TRY IT » Every single entry needs to appear again exactly as given.

RECORDS »
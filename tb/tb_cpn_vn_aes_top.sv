// End-to-end test of the combined countermeasure at its default size
// (2 clock phases, 16 noise rows of 32x32-bit shift registers, SRL rows).
// A 19.2 MHz system clock feeds a behavioural clock manager that makes the
// 0 and 90 degree clocks. The host side drives start/key/pt on the falling
// edge of the random clock and checks every ciphertext against a reference
// AES model, with the latency in random-clock cycles (10). It also checks,
// per random-clock edge, that no period is shorter than the nominal one,
// that each edge comes from one of the phase clocks, and that each noise
// row's output toggles exactly when its PRNG enable was set.
// Mechanisms counted (each must happen): clock-source switch, stretched
// clock period, encryption slowed by the random clock, noise row toggling,
// change in the number of enabled rows, every row enabled at some point.
module tb_cpn_vn_aes_top;
  import aes_ref_pkg::*;
  localparam realtime T = 52.083, EPS = 0.01;
  localparam int ROWS = 16, N_ENC = 120, LATENCY = 10;

  logic sys_clk = 0, rst_n = 0, locked;
  logic [1:0] clk_ph;
  logic rand_clk, start = 0, busy, done;
  logic [127:0] key = '0, pt = '0, ct;
  logic [7:0] cpn_sel;
  logic [ROWS-1:0] vn_row_en, vn_row_q;

  int checks = 0, failures = 0;
  int n_switch = 0, n_stretch = 0, n_slow_enc = 0, n_row_toggle = 0, n_count_change = 0;
  int rclk_cycles = 0, min_on = ROWS + 1, max_on = -1;
  logic [ROWS-1:0] rows_seen = '0;
  realtime max_enc_time = 0;

  always #(T/2) sys_clk = ~sys_clk;

  mmcm_model #(.NUM_OUT(2), .PERIOD(T)) u_mmcm (.clk_in (sys_clk), .clk_out (clk_ph), .locked (locked));

  cpn_vn_aes_top dut (
    .sys_clk, .rst_n, .clk_ph, .rand_clk, .start, .key, .pt, .ct, .busy, .done,
    .cpn_sel, .vn_row_en, .vn_row_q
  );

  task automatic check(input bit ok, input string what);
    checks++;
    if (!ok) begin failures++; $display("FAIL %s at %0t", what, $realtime); end
  endtask

  initial begin
    #(T * 20000);
    failures++;
    $display("FAIL watchdog");
    $display("TB_RESULT checks=%0d failures=%0d", checks, failures);
    $finish;
  end

  // ---- random clock monitor ----
  realtime t_ph [2] = '{-1000, -1000};
  always @(posedge clk_ph[0]) t_ph[0] = $realtime;
  always @(posedge clk_ph[1]) t_ph[1] = $realtime;

  realtime t_last = -1000;
  int last_src = -1;
  logic [ROWS-1:0] q_prev, en_prev;
  bit vn_live = 0;
  bit host_ready = 0;
  int last_on = -1;

  always @(posedge rand_clk) begin
    realtime now;
    int src, on;
    #0;
    now = $realtime;
    rclk_cycles++;
    src = (t_ph[0] == now) ? 0 : (t_ph[1] == now) ? 1 : -1;
    check(src >= 0, "random clock edge comes from a phase clock");
    if (t_last >= 0) begin
      check(now - t_last >= T - EPS, $sformatf("random clock period %0.3f too short", now - t_last));
      if (now - t_last > T + EPS) n_stretch++;
    end
    if (last_src >= 0 && src >= 0 && src != last_src) n_switch++;
    last_src = src;
    t_last = now;
  end

  // noise rows: sample just after each edge has settled
  always @(negedge rand_clk) begin
    int on;
    if (host_ready) begin
      if (vn_live) begin
        check((vn_row_q ^ q_prev) === en_prev, "noise rows toggle exactly when enabled");
        n_row_toggle += $countones(vn_row_q ^ q_prev);
      end
      on = $countones(vn_row_en);
      if (on < min_on) min_on = on;
      if (on > max_on) max_on = on;
      if (last_on >= 0 && on != last_on) n_count_change++;
      last_on = on;
      rows_seen |= vn_row_en;
      q_prev  = vn_row_q;
      en_prev = vn_row_en;
      vn_live = 1;
    end
  end

  // ---- host ----
  task automatic encrypt(input logic [127:0] k, input logic [127:0] p, input logic [127:0] exp);
    int c0;
    realtime t0, dt;
    @(negedge rand_clk);
    key = k; pt = p; start = 1;
    @(negedge rand_clk);
    start = 0;
    c0 = rclk_cycles;
    t0 = t_last;
    check(busy === 1'b1, "busy after start");
    while (!done) @(negedge rand_clk);
    check(rclk_cycles - c0 === LATENCY, $sformatf("latency %0d random-clock cycles", rclk_cycles - c0));
    check(ct === exp, $sformatf("ct %032h expected %032h", ct, exp));
    dt = t_last - t0;
    if (dt > LATENCY * T + EPS) n_slow_enc++;
    if (dt > max_enc_time) max_enc_time = dt;
  endtask

  initial begin
    logic [127:0] k, p;
    wait (locked);
    repeat (4) @(posedge sys_clk);
    rst_n = 1;
    repeat (4) @(negedge rand_clk);
    host_ready = 1;
    encrypt(128'h000102030405060708090a0b0c0d0e0f, 128'h00112233445566778899aabbccddeeff,
            128'h69c4e0d86a7b0430d8cdb78070b4c55a);
    encrypt(128'h2b7e151628aed2a6abf7158809cf4f3c, 128'h3243f6a8885a308d313198a2e0370734,
            128'h3925841d02dc09fbdc118597196a0b32);
    for (int n = 0; n < N_ENC; n++) begin
      k = {$urandom, $urandom, $urandom, $urandom};
      p = {$urandom, $urandom, $urandom, $urandom};
      encrypt(k, p, ref_encrypt(k, p));
      repeat ($urandom_range(0, 3)) @(negedge rand_clk);
    end
    check(n_switch > 0,       $sformatf("clock-source switches: %0d", n_switch));
    check(n_stretch > 0,      $sformatf("stretched periods: %0d", n_stretch));
    check(n_slow_enc > 0,     $sformatf("encryptions slowed by the random clock: %0d", n_slow_enc));
    check(n_row_toggle > 0,   $sformatf("noise row toggles: %0d", n_row_toggle));
    check(n_count_change > 0, $sformatf("changes in number of enabled rows: %0d", n_count_change));
    check(rows_seen === '1,    "every noise row enabled at least once");
    $display("random-clock cycles=%0d switches=%0d stretched=%0d slow encryptions=%0d of %0d",
             rclk_cycles, n_switch, n_stretch, n_slow_enc, N_ENC + 2);
    $display("longest encryption %0.1f ns = %0.2f x nominal; rows enabled per clock %0d..%0d",
             max_enc_time, max_enc_time / (LATENCY * T), min_on, max_on);
    $display("TB_RESULT checks=%0d failures=%0d", checks, failures);
    $finish;
  end
endmodule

ANSWER BOX »
filename tb/tb_cpn_vn_aes_top.sv
// End-to-end test of the combined countermeasure at its default size
// (2 clock phases, 16 noise rows of 32x32-bit shift registers, SRL rows).
// A 19.2 MHz system clock feeds a behavioural clock manager that makes the
// 0 and 90 degree clocks. The host side drives start/key/pt on the falling
// edge of the random clock and checks every ciphertext against a reference
// AES model, with the latency in random-clock cycles (10). It also checks,
// per random-clock edge, that no period is shorter than the nominal one,
// that each edge comes from one of the phase clocks, and that each noise
// row's output toggles exactly when its PRNG enable was set.
// Mechanisms counted (each must happen): clock-source switch, stretched
// clock period, encryption slowed by the random clock, noise row toggling,
// change in the number of enabled rows, every row enabled at some point.
module tb_cpn_vn_aes_top;
  import aes_ref_pkg::*;
  localparam realtime T = 52.083, EPS = 0.01;
  localparam int ROWS = 16, N_ENC = 120, LATENCY = 10;

  logic sys_clk = 0, rst_n = 0, locked;
  logic [1:0] clk_ph;
  logic rand_clk, start = 0, busy, done;
  logic [127:0] key = '0, pt = '0, ct;
  logic [7:0] cpn_sel;
  logic [ROWS-1:0] vn_row_en, vn_row_q;

  int checks = 0, failures = 0;
  int n_switch = 0, n_stretch = 0, n_slow_enc = 0, n_row_toggle = 0, n_count_change = 0;
  int rclk_cycles = 0, min_on = ROWS + 1, max_on = -1;
  logic [ROWS-1:0] rows_seen = '0;
  realtime max_enc_time = 0;

  always #(T/2) sys_clk = ~sys_clk;

  mmcm_model #(.NUM_OUT(2), .PERIOD(T)) u_mmcm (.clk_in (sys_clk), .clk_out (clk_ph), .locked (locked));

  cpn_vn_aes_top dut (
    .sys_clk, .rst_n, .clk_ph, .rand_clk, .start, .key, .pt, .ct, .busy, .done,
    .cpn_sel, .vn_row_en, .vn_row_q
  );

  task automatic check(input bit ok, input string what);
    checks++;
    if (!ok) begin failures++; $display("FAIL %s at %0t", what, $realtime); end
  endtask

  initial begin
    #(T * 20000);
    failures++;
    $display("FAIL watchdog");
    $display("TB_RESULT checks=%0d failures=%0d", checks, failures);
    $finish;
  end

  // ---- random clock monitor ----
  realtime t_ph [2] = '{-1000, -1000};
  always @(posedge clk_ph[0]) t_ph[0] = $realtime;
  always @(posedge clk_ph[1]) t_ph[1] = $realtime;

  realtime t_last = -1000;
  int last_src = -1;
  logic [ROWS-1:0] q_prev, en_prev;
  bit vn_live = 0;
  bit host_ready = 0;
  int last_on = -1;

  always @(posedge rand_clk) begin
    realtime now;
    int src, on;
    #0;
    now = $realtime;
    rclk_cycles++;
    src = (t_ph[0] == now) ? 0 : (t_ph[1] == now) ? 1 : -1;
    check(src >= 0, "random clock edge comes from a phase clock");
    if (t_last >= 0) begin
      check(now - t_last >= T - EPS, $sformatf("random clock period %0.3f too short", now - t_last));
      if (now - t_last > T + EPS) n_stretch++;
    end
    if (last_src >= 0 && src >= 0 && src != last_src) n_switch++;
    last_src = src;
    t_last = now;
  end

  // noise rows: sample just after each edge has settled
  always @(negedge rand_clk) begin
    int on;
    if (host_ready) begin
      if (vn_live) begin
        check((vn_row_q ^ q_prev) === en_prev, "noise rows toggle exactly when enabled");
        n_row_toggle += $countones(vn_row_q ^ q_prev);
      end
      on = $countones(vn_row_en);
      if (on < min_on) min_on = on;
      if (on > max_on) max_on = on;
      if (last_on >= 0 && on != last_on) n_count_change++;
      last_on = on;
      rows_seen |= vn_row_en;
      q_prev  = vn_row_q;
      en_prev = vn_row_en;
      vn_live = 1;
    end
  end

  // ---- host ----
  task automatic encrypt(input logic [127:0] k, input logic [127:0] p, input logic [127:0] exp);
    int c0;
    realtime t0, dt;
    @(negedge rand_clk);
    key = k; pt = p; start = 1;
    @(negedge rand_clk);
    start = 0;
    c0 = rclk_cycles;
    t0 = t_last;
    check(busy === 1'b1, "busy after start");
    while (!done) @(negedge rand_clk);
    check(rclk_cycles - c0 === LATENCY, $sformatf("latency %0d random-clock cycles", rclk_cycles - c0));
    check(ct === exp, $sformatf("ct %032h expected %032h", ct, exp));
    dt = t_last - t0;
    if (dt > LATENCY * T + EPS) n_slow_enc++;
    if (dt > max_enc_time) max_enc_time = dt;
  endtask

  initial begin
    logic [127:0] k, p;
    wait (locked);
    repeat (4) @(posedge sys_clk);
    rst_n = 1;
    repeat (4) @(negedge rand_clk);
    host_ready = 1;
    encrypt(128'h000102030405060708090a0b0c0d0e0f, 128'h00112233445566778899aabbccddeeff,
            128'h69c4e0d86a7b0430d8cdb78070b4c55a);
    encrypt(128'h2b7e151628aed2a6abf7158809cf4f3c, 128'h3243f6a8885a308d313198a2e0370734,
            128'h3925841d02dc09fbdc118597196a0b32);
    for (int n = 0; n < N_ENC; n++) begin
      k = {$urandom, $urandom, $urandom, $urandom};
      p = {$urandom, $urandom, $urandom, $urandom};
      encrypt(k, p, ref_encrypt(k, p));
      repeat ($urandom_range(0, 3)) @(negedge rand_clk);
    end
    check(n_switch > 0,       $sformatf("clock-source switches: %0d", n_switch));
    check(n_stretch > 0,      $sformatf("stretched periods: %0d", n_stretch));
    check(n_slow_enc > 0,     $sformatf("encryptions slowed by the random clock: %0d", n_slow_enc));
    check(n_row_toggle > 0,   $sformatf("noise row toggles: %0d", n_row_toggle));
    check(n_count_change > 0, $sformatf("changes in number of enabled rows: %0d", n_count_change));
    check(rows_seen === '1,    "every noise row enabled at least once");
    $display("random-clock cycles=%0d switches=%0d stretched=%0d slow encryptions=%0d of %0d",
             rclk_cycles, n_switch, n_stretch, n_slow_enc, N_ENC + 2);
    $display("longest encryption %0.1f ns = %0.2f x nominal; rows enabled per clock %0d..%0d",
             max_enc_time, max_enc_time / (LATENCY * T), min_on, max_on);
    $display("TB_RESULT checks=%0d failures=%0d", checks, failures);
    $finish;
  end
endmodule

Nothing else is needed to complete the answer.